How could we do something similar with changepoint package? We could try the CROPS penalty, but that only works with the PELT method (not binary segmentation),
try(changepoint::cpt.meanvar(
x, penalty="CROPS", method="BinSeg", pen.value = c(0, Inf)))
#> Error in CROPS(data = data, method = method, pen.value = pen.value, test.stat = test.stat, :
#> CROPS is a valid penalty choice only if method="PELT", please change your method or your penalty.
Instead we could write a for loop over potential penalty values,
pen.changepoint.list <- list()
for(penalty in seq(0, 50)){
pen.fit <- changepoint::cpt.meanvar(
x, penalty="Manual", method="BinSeg", pen.value=penalty)
pen.changepoint.list[[paste(penalty)]] <- data.frame(
package="changepoint",
segments=length(changepoint::cpts(pen.fit))+1L,
penalty)
}
#> Warning in BINSEG(sumstat, pen = pen.value, cost_func = costfunc, minseglen =
#> minseglen, : The number of changepoints identified is Q, it is advised to
#> increase Q to make sure changepoints have not been missed.

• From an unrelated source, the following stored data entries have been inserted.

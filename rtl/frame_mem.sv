// frame_mem: frame buffer with one write port and two read ports.
//
// Holds one frame (or any array of DW-bit words) of DEPTH words. Both read
// ports are synchronous: the word at rd_addr_* appears on rd_data_* one
// clock later. A write and a read of the same address in one cycle returns
// the old word. The decoder keeps its key frames, compensated frames, side
// information, motion-vector fields and transform-domain data in such
// buffers; their organisation is this design's own. No reset: contents are
// undefined until written.
module frame_mem #(
  parameter int DW    = 8,
  parameter int DEPTH = 176 * 144,
  localparam int AW   = $clog2(DEPTH)
) (
  input  logic          clk,
  input  logic          we,
  input  logic [AW-1:0] wr_addr,
  input  logic [DW-1:0] wr_data,
  input  logic [AW-1:0] rd_addr_a,
  output logic [DW-1:0] rd_data_a,
  input  logic [AW-1:0] rd_addr_b,
  output logic [DW-1:0] rd_data_b
);
  logic [DW-1:0] mem [DEPTH];

  always_ff @(posedge clk) begin
    if (we) mem[wr_addr] <= wr_data;
    rd_data_a <= mem[rd_addr_a];
    rd_data_b <= mem[rd_addr_b];
  end
endmodule
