// tb_frame_mem: random writes and two-port reads of a small frame buffer
// against a shadow array; read data must arrive one cycle after the address,
// and a same-cycle read of a written address returns the old word.
module tb_frame_mem;
  localparam int DW = 8, DEPTH = 64, AW = 6;
  logic clk = 0, we = 0;
  logic [AW-1:0] wr_addr, rd_addr_a, rd_addr_b;
  logic [DW-1:0] wr_data, rd_data_a, rd_data_b;
  logic [DW-1:0] shadow [DEPTH];
  int checks = 0, failures = 0;

  frame_mem #(.DW(DW), .DEPTH(DEPTH)) dut (.*);

  always #5 clk = ~clk;

  initial begin
    wr_addr = 0; wr_data = 0; rd_addr_a = 0; rd_addr_b = 0;
    for (int i = 0; i < DEPTH; i++) begin
      @(negedge clk);
      we = 1; wr_addr = AW'(i); wr_data = DW'($urandom); shadow[i] = wr_data;
    end
    for (int t = 0; t < 500; t++) begin
      logic [DW-1:0] ea, eb;
      @(negedge clk);
      we = $urandom % 2;
      wr_addr = AW'($urandom); wr_data = DW'($urandom);
      rd_addr_a = AW'($urandom); rd_addr_b = (t % 7 == 0) ? wr_addr : AW'($urandom);
      ea = shadow[rd_addr_a]; eb = shadow[rd_addr_b];
      @(posedge clk);
      if (we) shadow[wr_addr] = wr_data;
      #1;
      checks += 2;
      if (rd_data_a != ea) failures++;
      if (rd_data_b != eb) failures++;
    end
    $display("TB_RESULT checks=%0d failures=%0d", checks, failures);
    $finish;
  end

  initial begin
    #100000;
    failures++;
    $display("TB_RESULT checks=%0d failures=%0d", checks, failures);
    $finish;
  end
endmodule
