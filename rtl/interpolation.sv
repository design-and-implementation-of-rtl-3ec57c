// interpolation: side information as the rounded mean of the forward and
// backward motion-compensated frames, p_i = (p_f + p_b + 1) >> 1.
//
// After start the block walks the frame in raster order: it reads the same
// address from the forward frame and the backward frame (synchronous read
// ports, one cycle latency), adds the two pixels and one, drops the last
// bit, and writes the result to the side-information frame. One pixel per
// cycle; done pulses one cycle after the last write, NPIX + 2 cycles after
// start. The adder/shifter follows the described datapath; the address
// sequencing is this design's own.
module interpolation #(
  parameter int NPIX = 176 * 144,
  localparam int AW  = $clog2(NPIX)
) (
  input  logic          clk,
  input  logic          rst_n,
  input  logic          start,
  output logic          busy,
  output logic          done,
  output logic [AW-1:0] rd_addr,      // to forward and backward frames
  input  logic [7:0]    p_forward,
  input  logic [7:0]    p_backward,
  output logic          wr_en,
  output logic [AW-1:0] wr_addr,
  output logic [7:0]    p_interp
);
  logic [AW-1:0] cnt;
  logic          rd_vld;
  logic [8:0]    sum;

  assign rd_addr  = cnt;
  assign sum      = {1'b0, p_forward} + {1'b0, p_backward} + 9'd1;
  assign p_interp = 8'(sum >> 1);
  assign wr_en    = rd_vld;

  always_ff @(posedge clk or negedge rst_n) begin
    if (!rst_n) begin
      busy    <= 1'b0;
      done    <= 1'b0;
      cnt     <= '0;
      rd_vld  <= 1'b0;
      wr_addr <= '0;
    end else begin
      done    <= 1'b0;
      rd_vld  <= busy;
      wr_addr <= cnt;
      if (start && !busy) begin
        busy <= 1'b1;
        cnt  <= '0;
      end else if (busy) begin
        if (cnt == AW'(NPIX - 1)) busy <= 1'b0;
        else cnt <= cnt + 1'b1;
      end
      if (rd_vld && !busy) done <= 1'b1;
    end
  end
endmodule
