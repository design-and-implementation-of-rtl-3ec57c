// tb_interpolation: a 16x8 frame pass; every written pixel must be the
// rounded mean of the two input pixels at its address, every address must
// be written once, and the pass must take NPIX + 2 cycles.
module tb_interpolation;
  localparam int NPIX = 128;
  localparam int AW = $clog2(NPIX);
  logic clk = 0, rst_n = 0, start = 0;
  logic busy, done, wr_en;
  logic [AW-1:0] rd_addr, wr_addr;
  logic [7:0] p_forward, p_backward, p_interp;
  logic [7:0] ff [NPIX];
  logic [7:0] fb [NPIX];
  logic [7:0] outf [NPIX];
  int nwr [NPIX];
  int checks = 0, failures = 0;

  interpolation #(.NPIX(NPIX)) dut (.*);

  always #5 clk = ~clk;
  always_ff @(posedge clk) begin
    p_forward  <= ff[rd_addr];
    p_backward <= fb[rd_addr];
    if (wr_en && rst_n) begin outf[wr_addr] <= p_interp; nwr[wr_addr] <= nwr[wr_addr] + 1; end
  end

  initial begin
    int cyc;
    for (int i = 0; i < NPIX; i++) begin
      ff[i] = 8'($urandom); fb[i] = 8'($urandom); nwr[i] = 0;
    end
    ff[0] = 255; fb[0] = 255; ff[1] = 0; fb[1] = 1; ff[2] = 254; fb[2] = 255;
    repeat (2) @(negedge clk);
    rst_n = 1;
    @(negedge clk) start = 1;
    @(negedge clk) start = 0;
    cyc = 1;
    while (!done) begin @(negedge clk); cyc++; end
    checks++;
    if (cyc != NPIX + 2) begin failures++; $display("FAIL cycles %0d", cyc); end
    for (int i = 0; i < NPIX; i++) begin
      checks++;
      if (nwr[i] != 1 || int'(outf[i]) != (int'(ff[i]) + int'(fb[i]) + 1) / 2) begin
        failures++;
        $display("FAIL %0d: %0d", i, outf[i]);
      end
    end
    $display("TB_RESULT checks=%0d failures=%0d", checks, failures);
    $finish;
  end

  initial begin
    #100000;
    failures++;
    $display("TB_RESULT checks=%0d failures=%0d", checks, failures);
    $finish;
  end
endmodule
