// ldpca_basic_cn: basic check node of the comparing tree, a 3-input
// minimum-value generator.
//
// Finds the smallest and second smallest of three unsigned message
// magnitudes. As in the three-input generator of the decoder architecture, a
// comparator orders x0 and x1 (first two-input generator, giving z0/z1), and
// a second stage merges x2: min_1st = min(z0, x2), min_2nd = min(z1,
// max(z0, x2)). Purely combinational.
module ldpca_basic_cn #(
  parameter int W = 5                 // magnitude width
) (
  input  logic [W-1:0] x0,
  input  logic [W-1:0] x1,
  input  logic [W-1:0] x2,
  output logic [W-1:0] min_1st,
  output logic [W-1:0] min_2nd
);
  logic [W-1:0] z0, z1;
  logic         cp0;

  always_comb begin
    cp0 = (x1 < x0);
    z0  = cp0 ? x1 : x0;
    z1  = cp0 ? x0 : x1;
    if (x2 < z0) begin
      min_1st = x2;
      min_2nd = z0;
    end else begin
      min_1st = z0;
      min_2nd = (x2 < z1) ? x2 : z1;
    end
  end
endmodule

pen.changepoint <- do.call(rbind, pen.changepoint.list)
library(ggplot2)
(gg.penalty <- ggplot()+
geom_point(aes(
penalty, segments, color=package),
shape=1,
data=pen.changepoint))
The figure above shows that the changepoint package returns 1 segment for large penalty values, 2 segments for intermediate penalty values, and 6 segments (with 0/NA values) when penalty=0. The method above involves running the binary segmentation algorithm for each penalty value, which is not necessary. It is more efficient to run the binary segmentation algorithm once, and then analyze the loss values to determine which penalty values select which model sizes, as is done below with binsegRcpp and penaltyLearning. We re-run the modelSelection function below for direct comparison with the changepoint results (changepoint loss/penalty values are off by a factor of two),
library(data.table)
models <- data.table(
package="binsegRcpp+penaltyLearning",
bs.fit$splits
)[, cpt.loss := loss*2]
pen.df <- penaltyLearning::modelSelection(models, "cpt.loss", "segments")
gg.penalty+
geom_segment(aes(
min.lambda, segments,
color=package,
xend=max.lambda, yend=segments),
size=1,
data=pen.df)
#> Warning: Using `size` aesthetic for lines was deprecated in ggplot2 3.4.0.
#> â„ą Please use `linewidth` instead.
#> This warning is displayed once every 8 hours.
#> Call `lifecycle::last_lifecycle_warnings()` to see where this warning was
#> generated.
The figure above shows that binsegRcpp+modelSelection and changepoint packages are consistent for penalties larger than about 10. However for some small penalty values, between 0 and 6, changepoint returns 2 segments whereas binsegRcpp+penaltyLearning select 3 or 4 segments.